В конце мая вдруг запахло нарциссами, на улицах стало совсем тепло, а внучка Настя попросила велосипед. Решили, что велосипед ей отдадут старый, который давным-давно хранится в гараже в Знаменке. Собирались тайком, чтобы не потревожить Ивана Матвеевича. Но он прознал и позвал к себе сына:
– Отвези меня тоже. Мне там кое-что взять надо, да и тебе покажу, что да как. Помру ведь, воды из колодца набрать не сумеете.
– Отец, да ладно тебе, ерунду говоришь, – взволнованно остановил его сын.
– Говорю, что знаю. Поедем, ты же там потом хозяином будешь.
Многолетний труд, вложенный в землю и дом, не позволил запустению победить. Грядки были в аккуратных пучках лука и укропа. Календула, посеянная с осени, веселилась желтыми головками. Разноцветные салаты, кинза и прочая пахучая мелочь аппетитно дразнились. Иван Матвеевич равнодушно на все посмотрел, прошел по дорожке, задел птичью кормушку на старом пне, она упала, но он, не оглянувшись, прошел в дом. Внучка Настя обрадовалась старому велосипеду и под присмотром родителей уехала на озеро. Иван Матвеевич вынес из дома какие-то папки, связку ключей и сел на жесткую скамью. Он не смотрел по сторонам, его жизнь была уже почти совсем в других измерениях, там, где ко всему относишься иначе, чем на земле. Полковник думал о том, что скажет он там в этой неведомой стране молчания, куда очень скоро попадет его душа и куда попала по его вине малая душа белого кота.

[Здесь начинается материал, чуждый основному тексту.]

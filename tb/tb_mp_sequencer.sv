// tb_mp_sequencer: runs long random sequences of the 16 control operations
// with random conditions, operands, REG options and offsets against a
// reference model written from the operation descriptions (queue as call
// stack, losing the oldest entry beyond five), and checks PC, next PC and
// the address/count register after every instruction. It also checks that the
// PC holds while disabled and that pc_clear zeroes it, and counts how often
// loops repeat, stacks overflow and JCB / VJMP / REG addresses occur.
module tb_mp_sequencer;
  import mp_pkg::*;
  logic clk = 0, rst_n = 1, en = 0, pc_clear = 0, cond = 0, reg_opt = 0;
  logic [3:0] code = 4'hE;
  logic [11:0] operand = 0, pc, next_pc, count;
  logic [7:0] offset = 0;
  logic [2:0] depth;
  int checks = 0, failures = 0, overflows = 0, loops = 0, jcbs = 0;

  logic [11:0] m_pc = 0, m_cnt = 0;
  logic [11:0] m_stk [$];

  mp_sequencer dut (.*);
  always #5 clk = ~clk;

  initial begin
    repeat (50000) @(posedge clk);
    failures++;
    $display("TB_RESULT checks=%0d failures=%0d", checks, failures);
    $finish;
  end

  function automatic logic [11:0] m_ea();
    int n;
    if (reg_opt) return {operand[11:8], offset};
    if (code == PC_VJMP) return {operand[11:4], offset[3:0]};
    if (code == PC_JCB) begin
      n = 8;
      for (int b = 7; b >= 0; b--) if (!offset[b]) begin n = b; break; end
      return {operand[11:4], 4'(n)};
    end
    return operand;
  endfunction

  task automatic m_push(logic [11:0] v);
    m_stk.push_front(v);
    if (m_stk.size() > 5) begin void'(m_stk.pop_back()); overflows++; end
  endtask
  task automatic m_pop();
    if (m_stk.size() > 0) void'(m_stk.pop_front());
  endtask
  function automatic logic [11:0] m_tos();
    return m_stk.size() > 0 ? m_stk[0] : 12'h000;
  endfunction

  // one instruction of the reference model
  task automatic m_exec();
    logic [11:0] ea, nx, tos;
    ea = m_ea(); nx = m_pc + 1; tos = m_tos();
    case (code)
      PC_RESET:  begin nx = 0; m_stk.delete(); end
      PC_JSR:    if (cond) begin m_push(m_pc + 1); nx = ea; end
      PC_VJMP:   nx = ea;
      PC_JMP:    if (cond) nx = ea;
      PC_LSETUP: begin m_push(m_pc + 1); if (cond) m_cnt = ea; end
      PC_JSRR:   begin m_push(m_pc + 1); nx = cond ? ea : m_cnt; end
      PC_JCB:    if (cond) nx = ea;
      PC_JMPR:   nx = cond ? ea : m_cnt;
      PC_LPCT:   if (m_cnt != 0) begin m_cnt--; nx = tos; loops++; end else m_pop();
      PC_COUNT:  if (m_cnt != 0) begin m_cnt--; nx = ea; end
      PC_RTN:    if (cond) begin m_pop(); nx = tos; end
      PC_EXIT:   if (cond) begin m_pop(); nx = ea; end
      PC_LDCT:   m_cnt = ea;
      PC_LOOP:   if (cond) m_pop(); else begin nx = tos; loops++; end
      PC_TWB:    if (cond) begin m_pop(); if (m_cnt != 0) m_cnt--; end
                 else if (m_cnt != 0) begin m_cnt--; nx = tos; loops++; end
                 else begin m_pop(); nx = ea; end
      default: ;
    endcase
    if (code == PC_JCB && !reg_opt && cond) jcbs++;
    m_pc = nx;
  endtask

  task automatic chk(string what);
    checks++;
    if (pc !== m_pc || count !== m_cnt || depth !== 3'(m_stk.size())) begin
      failures++;
      if (failures < 10) $display("FAIL %s code=%h: pc=%h cnt=%h d=%0d want %h %h %0d", what,
                                  code, pc, count, depth, m_pc, m_cnt, m_stk.size());
    end
  endtask

  initial begin
    #1 rst_n = 0;  // a real falling edge, so the asynchronous reset fires
    @(negedge clk); rst_n = 1;
    // directed: JCB address from the leftmost zero of the offset
    en = 1; code = PC_JCB; cond = 1; operand = 12'hAB0; offset = 8'b1110_1111;
    #1 checks++; if (next_pc !== 12'hAB4) failures++;
    offset = 8'hFF; #1 checks++; if (next_pc !== 12'hAB8) failures++;
    code = PC_VJMP; operand = 12'h3C7; offset = 8'h5D; #1 checks++; if (next_pc !== 12'h3CD) failures++;
    code = PC_JMP; reg_opt = 1; #1 checks++; if (next_pc !== 12'h35D) failures++;
    reg_opt = 0; code = PC_CONT;
    @(posedge clk); m_exec(); #1 chk("cont");
    for (int i = 0; i < 20000; i++) begin
      int r;
      @(negedge clk);
      r = $urandom % 100;
      // bias towards loop and stack operations
      if (r < 15) code = PC_LPCT;
      else if (r < 25) code = PC_LSETUP;
      else if (r < 30) code = PC_CONT;
      else code = 4'($urandom);
      if (code == PC_RESET && ($urandom % 4) != 0) code = PC_CONT;
      cond = 1'($urandom); reg_opt = ($urandom % 4) == 0;
      operand = 12'($urandom % 64); offset = 8'($urandom);
      if (code == PC_LSETUP || code == PC_LDCT) operand = 12'($urandom % 6);
      en = ($urandom % 10) != 0;
      pc_clear = ($urandom % 200) == 0;
      @(posedge clk);
      if (en) m_exec();
      if (pc_clear) m_pc = 0;
      #1 chk("random");
    end
    en = 0; pc_clear = 0;
    checks++; if (overflows == 0 || loops == 0 || jcbs == 0) failures++;
    $display("stack overflows=%0d loop repeats=%0d jcb=%0d", overflows, loops, jcbs);
    $display("TB_RESULT checks=%0d failures=%0d", checks, failures);
    $finish;
  end
endmodule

– Кот пришел, – раздался знакомый и радостный голос.
Иван Матвеевич обернулся. Из-за кустов вышел кот. Тот самый, старый. Новым у него оказалось только ухо. Теперь оно было с большой рваной дыркой. Перезимовавший, случайно выживший, кот пришел навестить полковника. Они посмотрели друг на друга.

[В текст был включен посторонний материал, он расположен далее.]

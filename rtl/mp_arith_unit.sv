// mp_arith_unit: executes the arithmetic part of a class I or class II
// instruction in one combinational pass.
//
// Inputs are the decoded fields, the first operand r (SRC register or
// immediate), the second operand s_dst (DST register, or memory / IO / status
// / CC data substituted for it by a class II instruction), the Q register,
// the condition code and the sign compare flip-flop. Outputs are the final
// result y with its DST write enable, the new Q value with its enable, the new
// condition code and the new sign compare bit.
//
// Normal instructions: the ALU result is shifted by the shift/destination
// code (RS/LS 8 bit, RA/LA 7 bit keeping the sign, optional 8 bit Q shift,
// LXT sign extension) and the shift linker fills the vacated ends. N comes
// from the ALU result before the shift, Z from the final result; V and C from
// the adder (both 0 for logical functions) unless the link shifts a bit into C.
// "Right" codes without a shift (<null>, Q, NQ, NRQ) hand the linker the
// parity of the ALU result and the shift-in bit; "left" ones (N, NLQ, Y17)
// hand it bit 7.
// Special instructions (ALU op 0 without Q modifier, class I only): UMPY, MPY,
// LMPY (one multiply step each), INC, SMCVT, NORM, DNORM, DIV and LDIV, with
// the operand choice, shift and flag rules of the manual's special-operation
// section. The "Z" carry-in adds the value the Z flag will take.
// Class II forces the link to its "no link" code (0 right, 2 left) since its
// bits 11-8 hold the immediate.
//
// Design choices where the manual is silent: the parity shift-in bit and the
// LXT fill bit are taken from the linker evaluated with a 0 leaving the ALU,
// which is exact for every link that does not feed the ALU end back into
// itself; undefined special codes (1,3,7,9,B,D,F) write nothing; the Z carry
// in of DNORM uses "DST and Q both zero".
module mp_arith_unit
  import mp_pkg::*;
(
  input  logic       cls_iomem,  // class II instruction
  input  logic [3:0] op,
  input  logic [1:0] cin_code,
  input  logic       qmod,
  input  logic [3:0] sd,
  input  logic [3:0] link,
  input  logic [7:0] r,
  input  logic [7:0] s_dst,
  input  logic [7:0] q,
  input  cc_t        cc,
  input  logic       sc,
  output logic [7:0] y,
  output logic       dst_we,
  output logic [7:0] q_next,
  output logic       q_we,
  output cc_t        cc_next,
  output logic       sc_next
);

  logic       special;
  special_e   spc;
  logic [7:0] alu_r, alu_s;
  logic [3:0] alu_op;
  logic       alu_cin, zc;
  logic [7:0] f;
  logic       cout, ovf, arith;
  logic       left, ao_fixed, par_mode, fill_mode, ao;
  logic       n_nx, v_nx, qo;
  logic [3:0] lk_code;
  logic       in0, qin0, cl0, cv0;
  logic       alu_in, q_in, c_load, c_val;
  logic       neg;
  logic       unused_bits;  // outputs of the first linker pass and alu.arith

  // operand and ALU function selection
  always_comb begin
    special = !cls_iomem && (op == ALU_XFF_SPEC) && !qmod;
    spc     = special_e'(sd);
    neg     = s_dst[7];
    alu_r   = r;
    alu_s   = qmod ? q : s_dst;
    alu_op  = op;
    zc      = 1'b0;
    if (special) begin
      alu_s = s_dst;
      unique case (spc)
        SP_UMPY, SP_MPY: begin alu_op = q[0] ? ALU_ADD : ALU_DST;   zc = q[0]; end
        SP_LMPY:         begin alu_op = q[0] ? ALU_RSUB1 : ALU_DST; zc = q[0]; end
        SP_INC:          begin alu_op = ALU_ADD; alu_r = 8'd1; end
        SP_SMCVT:        begin alu_op = neg ? ALU_CDST : ALU_DST;   zc = neg; end
        SP_NORM:         begin alu_op = ALU_DST; zc = (q == 8'h00); end
        SP_DNORM:        begin alu_op = ALU_DST; zc = (s_dst == 8'h00) && (q == 8'h00); end
        SP_DIV, SP_LDIV: begin alu_op = sc ? ALU_RSUB1 : ALU_ADD;   zc = sc; end
        default:         alu_op = ALU_DST;
      endcase
    end
    unique case (cin_e'(cin_code))
      CIN_NONE: alu_cin = 1'b0;
      CIN_ONE:  alu_cin = 1'b1;
      CIN_Z:    alu_cin = special && zc;
      CIN_C:    alu_cin = cc.c;
    endcase
  end

  mp_alu u_alu (
    .r(alu_r), .s(alu_s), .op(alu_op), .cin(alu_cin),
    .f(f), .cout(cout), .ovf(ovf), .arith(arith)
  );

  // what the linker sees: direction, bit leaving the ALU end, new N and V
  always_comb begin
    par_mode  = 1'b0;
    fill_mode = 1'b0;
    ao_fixed  = f[7];
    n_nx      = f[7];
    v_nx      = ovf;
    if (special) begin
      left = spc[3];
      unique case (spc)
        SP_UMPY, SP_MPY, SP_LMPY: ao_fixed = f[0];
        SP_INC:   par_mode = 1'b1;
        SP_SMCVT: begin par_mode = 1'b1; n_nx = f[7] ^ neg; end
        SP_NORM:  begin ao_fixed = f[7]; n_nx = q[7]; v_nx = q[6] ^ q[5]; end
        SP_DNORM: begin ao_fixed = f[7] ^ r[7]; v_nx = f[6] ^ f[5]; end
        SP_DIV:   ao_fixed = ~(f[7] ^ r[7]);
        default:  ao_fixed = f[7];
      endcase
    end else begin
      left = sd[3];
      unique case (sd_e'(sd))
        SD_RA, SD_RS, SD_RARQ, SD_RSRQ: ao_fixed = f[0];
        SD_NULL, SD_NRQ, SD_NQ, SD_Q:   par_mode = 1'b1;
        SD_LA, SD_LALQ:                 ao_fixed = f[6];
        SD_LXT:                         fill_mode = 1'b1;
        default:                        ao_fixed = f[7];
      endcase
    end
    qo = left ? q[7] : q[0];
    if (cls_iomem) lk_code = left ? LL_NULL : RL_NULL;
    else           lk_code = link;
  end

  // first pass: the bit entering the ALU when nothing feeds back
  mp_shift_linker u_link0 (
    .left(left), .code(lk_code), .alu_out(par_mode | fill_mode ? 1'b0 : ao_fixed),
    .q_out(qo), .c_old(cc.c), .c_next(cout), .n_next(n_nx), .v_next(v_nx),
    .alu_in(in0), .q_in(qin0), .c_load(cl0), .c_val(cv0)
  );

  assign ao = par_mode ? (^f ^ in0) : (fill_mode ? in0 : ao_fixed);

  mp_shift_linker u_link (
    .left(left), .code(lk_code), .alu_out(ao),
    .q_out(qo), .c_old(cc.c), .c_next(cout), .n_next(n_nx), .v_next(v_nx),
    .alu_in(alu_in), .q_in(q_in), .c_load(c_load), .c_val(c_val)
  );

  // final result, Q, flags
  always_comb begin
    y       = f;
    dst_we  = 1'b1;
    q_next  = q;
    q_we    = 1'b0;
    sc_next = sc;
    cc_next.n = f[7];
    cc_next.v = ovf;
    cc_next.c = cout;
    if (special) begin
      unique case (spc)
        SP_UMPY, SP_MPY, SP_LMPY: begin
          y = {(spc == SP_UMPY) ? cout : (ovf ^ f[7]), f[7:1]};
          q_next = {q_in, q[7:1]};
          q_we = 1'b1;
        end
        SP_INC: ;
        SP_SMCVT: y = f ^ {neg, 7'h00};
        SP_NORM: begin
          q_next = {q[6:0], q_in};
          q_we = 1'b1;
          cc_next.n = q[7];
          cc_next.v = q[6] ^ q[5];
          cc_next.c = q[7] ^ q[6];
        end
        SP_DNORM, SP_DIV, SP_LDIV: begin
          if (spc != SP_LDIV) y = {f[6:0], alu_in};
          q_next = {q[6:0], q_in};
          q_we = 1'b1;
          if (spc == SP_DNORM) begin
            cc_next.v = f[6] ^ f[5];
            cc_next.c = f[7] ^ f[6];
            sc_next   = ~ao;
          end else if (spc == SP_DIV) begin
            sc_next   = ao;
          end
        end
        default: dst_we = 1'b0;
      endcase
      unique case (spc)
        SP_UMPY, SP_MPY, SP_LMPY: cc_next.z = q[0];
        SP_SMCVT:        cc_next.z = neg;
        SP_NORM:         cc_next.z = (q == 8'h00);
        SP_DNORM:        cc_next.z = (f == 8'h00) && (q == 8'h00);
        SP_DIV, SP_LDIV: cc_next.z = sc;
        default:         cc_next.z = (y == 8'h00);
      endcase
      if (spc == SP_SMCVT) cc_next.n = y[7];
      if (!(spc inside {SP_UMPY, SP_MPY, SP_LMPY, SP_INC, SP_SMCVT, SP_NORM,
                        SP_DNORM, SP_DIV, SP_LDIV})) cc_next = cc;
    end else begin
      unique case (sd_e'(sd))
        SD_RA, SD_RARQ:   y = {f[7], alu_in, f[6:1]};
        SD_RS, SD_RSRQ:   y = {alu_in, f[7:1]};
        SD_LA, SD_LALQ:   y = {f[7], f[5:0], alu_in};
        SD_LS, SD_LSLQ:   y = {f[6:0], alu_in};
        SD_LXT:           y = {8{alu_in}};
        default:          y = f;
      endcase
      unique case (sd_e'(sd))
        SD_RARQ, SD_RSRQ, SD_NRQ: begin q_next = {q_in, q[7:1]}; q_we = 1'b1; end
        SD_LALQ, SD_LSLQ, SD_NLQ: begin q_next = {q[6:0], q_in}; q_we = 1'b1; end
        SD_NQ, SD_Q:              begin q_next = f;              q_we = 1'b1; end
        default: ;
      endcase
      dst_we = !(sd_e'(sd) inside {SD_NRQ, SD_NQ, SD_N, SD_NLQ});
      cc_next.z = (y == 8'h00);
    end
    if (c_load) cc_next.c = c_val;
  end

  assign unused_bits = ^{arith, qin0, cl0, cv0};

endmodule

Первым опомнился Иван Матвеевич:
– Зараза ты такая, это ты кормушку скинул?! Для тебя ее вешали, да?! – Полковник поднял маленький деревянный домик и принялся с прежней энергией его прилаживать к стволу старой яблони. – Вам сколько раз говорили калитку закрывать? А то козы этой дуры, Марьи Семеновны, все сожрут, – это уже относилось к изумленным родственникам, замершим в воротах."
Примечания
1
В древности египтяне называли кошку ономатопеей «миу», которая имеет транскрипцию «miw» для мужского рода. В русском языке присутствует схожая ономатопея в глаголе «мяукать». Кот в Древнем Египте, помимо всего прочего, олицетворял помощника и друга человека, поэтому его изображение служило оберегом.